━━━━━ Data shown ━━━━━
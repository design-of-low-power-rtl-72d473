// tb_gating_example: the 800 ns power example for the colour converter.
//
// The classical converter (free-running 27 MHz clock) and the low-power
// one (clock controller + converter) receive the same sample sequence for
// the window T = [0 ns, 800 ns]: a few values each held for several clock
// periods, as in a picture with runs of identical pixels. The testbench
// counts the rising edges N of each converter's clock inside the window,
// prints the average clock frequency N/T of both and the resulting
// reduction of the switching term A*C*V^2*F, and checks that both
// converters produce the same R/G/B and that the gated converter got one
// edge per input change.
module tb_gating_example;

  logic clk = 1'b0;
  logic rst;
  logic [9:0] y_in, cr_in, cb_in, y_prev, cr_prev, cb_prev, y_d, cr_d, cb_d;
  logic gclk, clk_en;
  logic [7:0] r, g, b, r_c, g_c, b_c;
  int checks = 0, failures = 0;
  int n_sys = 0, n_gated = 0, n_changes = 0;
  logic window = 1'b0;

  clock_controller ctl (.clk, .rst, .y_in, .cr_in, .cb_in, .y_prev, .cr_prev, .cb_prev, .gclk, .clk_en);
  ycrcb_to_rgb lp_conv (.clk(gclk), .rst, .y(y_prev), .cr(cr_prev), .cb(cb_prev), .r, .g, .b);

  always_ff @(posedge clk) begin y_d <= y_in; cr_d <= cr_in; cb_d <= cb_in; end
  ycrcb_to_rgb classic (.clk, .rst, .y(y_d), .cr(cr_d), .cb(cb_d), .r(r_c), .g(g_c), .b(b_c));

  always #18.5 clk = ~clk;   // 27 MHz

  initial begin
    #100us;
    failures++;
    $display("watchdog expired");
    $display("TB_RESULT checks=%0d failures=%0d", checks, failures);
    $finish;
  end

  always @(posedge clk)  if (window) n_sys++;
  always @(posedge gclk) if (window) n_gated++;
  always @(negedge clk) if (window) begin
    checks++;
    if ({r, g, b} !== {r_c, g_c, b_c}) begin
      failures++;
      $display("FAIL t=%0t low-power %h%h%h classical %h%h%h", $time, r, g, b, r_c, g_c, b_c);
    end
  end

  // held values: {y, cr, cb} and the number of clock periods each is held
  // Six changes in 22 periods, shaped like the reference timing diagram:
  // two Cb-only steps, then a step of all three components, a dark value,
  // a Y-only step and a long run of one value.
  localparam int NSEG = 7;
  localparam logic [29:0] SEG_VAL [NSEG] = '{
    {10'b1111111100, 10'b1111111100, 10'b1111111100},
    {10'b1111111100, 10'b1111111100, 10'b1111110000},
    {10'b1111111100, 10'b1111111100, 10'b1111101100},
    {10'b1111100000, 10'b1111100000, 10'b1111100000},
    {10'b0011001100, 10'b0011001100, 10'b0011001100},
    {10'b0011000000, 10'b0011001100, 10'b0011001100},
    {10'b1111100000, 10'b1111100000, 10'b1111100000}};
  localparam int SEG_LEN [NSEG] = '{3, 1, 1, 2, 2, 1, 12};

  initial begin
    real f_sys, f_gated;
    rst = 1'b1;
    {y_in, cr_in, cb_in} = SEG_VAL[0];
    @(negedge clk); @(negedge clk);
    rst = 1'b0;
    repeat (3) @(negedge clk);
    // window starts: both converters already show SEG_VAL[0]
    window = 1'b1;
    for (int s = 0; s < NSEG; s++) begin
      if (s > 0) n_changes++;
      {y_in, cr_in, cb_in} = SEG_VAL[s];
      repeat (SEG_LEN[s]) @(negedge clk);
    end
    window = 1'b0;
    f_sys   = real'(n_sys)   / 800.0e-9;
    f_gated = real'(n_gated) / 800.0e-9;
    $display("T = 800 ns: classical N = %0d (%0.1f MHz), low-power N = %0d (%0.1f MHz), gain %0.0f %%",
             n_sys, f_sys / 1.0e6, n_gated, f_gated / 1.0e6, 100.0 * (f_sys - f_gated) / f_sys);
    checks++;
    if (n_gated != n_changes) begin
      failures++;
      $display("FAIL %0d gated edges for %0d changes", n_gated, n_changes);
    end
    checks++;
    if (n_sys != 22) begin failures++; $display("FAIL window holds %0d system edges", n_sys); end
    $display("TB_RESULT checks=%0d failures=%0d", checks, failures);
    $finish;
  end
endmodule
━━━━━
### Task to complete:
Would you write out all the records exactly as they read?

### Expected output:
repository design-of-low-power-rtl-72d473
// tb_gating_example: the 800 ns power example for the colour converter.
//
// The classical converter (free-running 27 MHz clock) and the low-power
// one (clock controller + converter) receive the same sample sequence for
// the window T = [0 ns, 800 ns]: a few values each held for several clock
// periods, as in a picture with runs of identical pixels. The testbench
// counts the rising edges N of each converter's clock inside the window,
// prints the average clock frequency N/T of both and the resulting
// reduction of the switching term A*C*V^2*F, and checks that both
// converters produce the same R/G/B and that the gated converter got one
// edge per input change.
module tb_gating_example;

  logic clk = 1'b0;
  logic rst;
  logic [9:0] y_in, cr_in, cb_in, y_prev, cr_prev, cb_prev, y_d, cr_d, cb_d;
  logic gclk, clk_en;
  logic [7:0] r, g, b, r_c, g_c, b_c;
  int checks = 0, failures = 0;
  int n_sys = 0, n_gated = 0, n_changes = 0;
  logic window = 1'b0;

  clock_controller ctl (.clk, .rst, .y_in, .cr_in, .cb_in, .y_prev, .cr_prev, .cb_prev, .gclk, .clk_en);
  ycrcb_to_rgb lp_conv (.clk(gclk), .rst, .y(y_prev), .cr(cr_prev), .cb(cb_prev), .r, .g, .b);

  always_ff @(posedge clk) begin y_d <= y_in; cr_d <= cr_in; cb_d <= cb_in; end
  ycrcb_to_rgb classic (.clk, .rst, .y(y_d), .cr(cr_d), .cb(cb_d), .r(r_c), .g(g_c), .b(b_c));

  always #18.5 clk = ~clk;   // 27 MHz

  initial begin
    #100us;
    failures++;
    $display("watchdog expired");
    $display("TB_RESULT checks=%0d failures=%0d", checks, failures);
    $finish;
  end

  always @(posedge clk)  if (window) n_sys++;
  always @(posedge gclk) if (window) n_gated++;
  always @(negedge clk) if (window) begin
    checks++;
    if ({r, g, b} !== {r_c, g_c, b_c}) begin
      failures++;
      $display("FAIL t=%0t low-power %h%h%h classical %h%h%h", $time, r, g, b, r_c, g_c, b_c);
    end
  end

  // held values: {y, cr, cb} and the number of clock periods each is held
  // Six changes in 22 periods, shaped like the reference timing diagram:
  // two Cb-only steps, then a step of all three components, a dark value,
  // a Y-only step and a long run of one value.
  localparam int NSEG = 7;
  localparam logic [29:0] SEG_VAL [NSEG] = '{
    {10'b1111111100, 10'b1111111100, 10'b1111111100},
    {10'b1111111100, 10'b1111111100, 10'b1111110000},
    {10'b1111111100, 10'b1111111100, 10'b1111101100},
    {10'b1111100000, 10'b1111100000, 10'b1111100000},
    {10'b0011001100, 10'b0011001100, 10'b0011001100},
    {10'b0011000000, 10'b0011001100, 10'b0011001100},
    {10'b1111100000, 10'b1111100000, 10'b1111100000}};
  localparam int SEG_LEN [NSEG] = '{3, 1, 1, 2, 2, 1, 12};

  initial begin
    real f_sys, f_gated;
    rst = 1'b1;
    {y_in, cr_in, cb_in} = SEG_VAL[0];
    @(negedge clk); @(negedge clk);
    rst = 1'b0;
    repeat (3) @(negedge clk);
    // window starts: both converters already show SEG_VAL[0]
    window = 1'b1;
    for (int s = 0; s < NSEG; s++) begin
      if (s > 0) n_changes++;
      {y_in, cr_in, cb_in} = SEG_VAL[s];
      repeat (SEG_LEN[s]) @(negedge clk);
    end
    window = 1'b0;
    f_sys   = real'(n_sys)   / 800.0e-9;
    f_gated = real'(n_gated) / 800.0e-9;
    $display("T = 800 ns: classical N = %0d (%0.1f MHz), low-power N = %0d (%0.1f MHz), gain %0.0f %%",
             n_sys, f_sys / 1.0e6, n_gated, f_gated / 1.0e6, 100.0 * (f_sys - f_gated) / f_sys);
    checks++;
    if (n_gated != n_changes) begin
      failures++;
      $display("FAIL %0d gated edges for %0d changes", n_gated, n_changes);
    end
    checks++;
    if (n_sys != 22) begin failures++; $display("FAIL window holds %0d system edges", n_sys); end
    $display("TB_RESULT checks=%0d failures=%0d", checks, failures);
    $finish;
  end
endmodule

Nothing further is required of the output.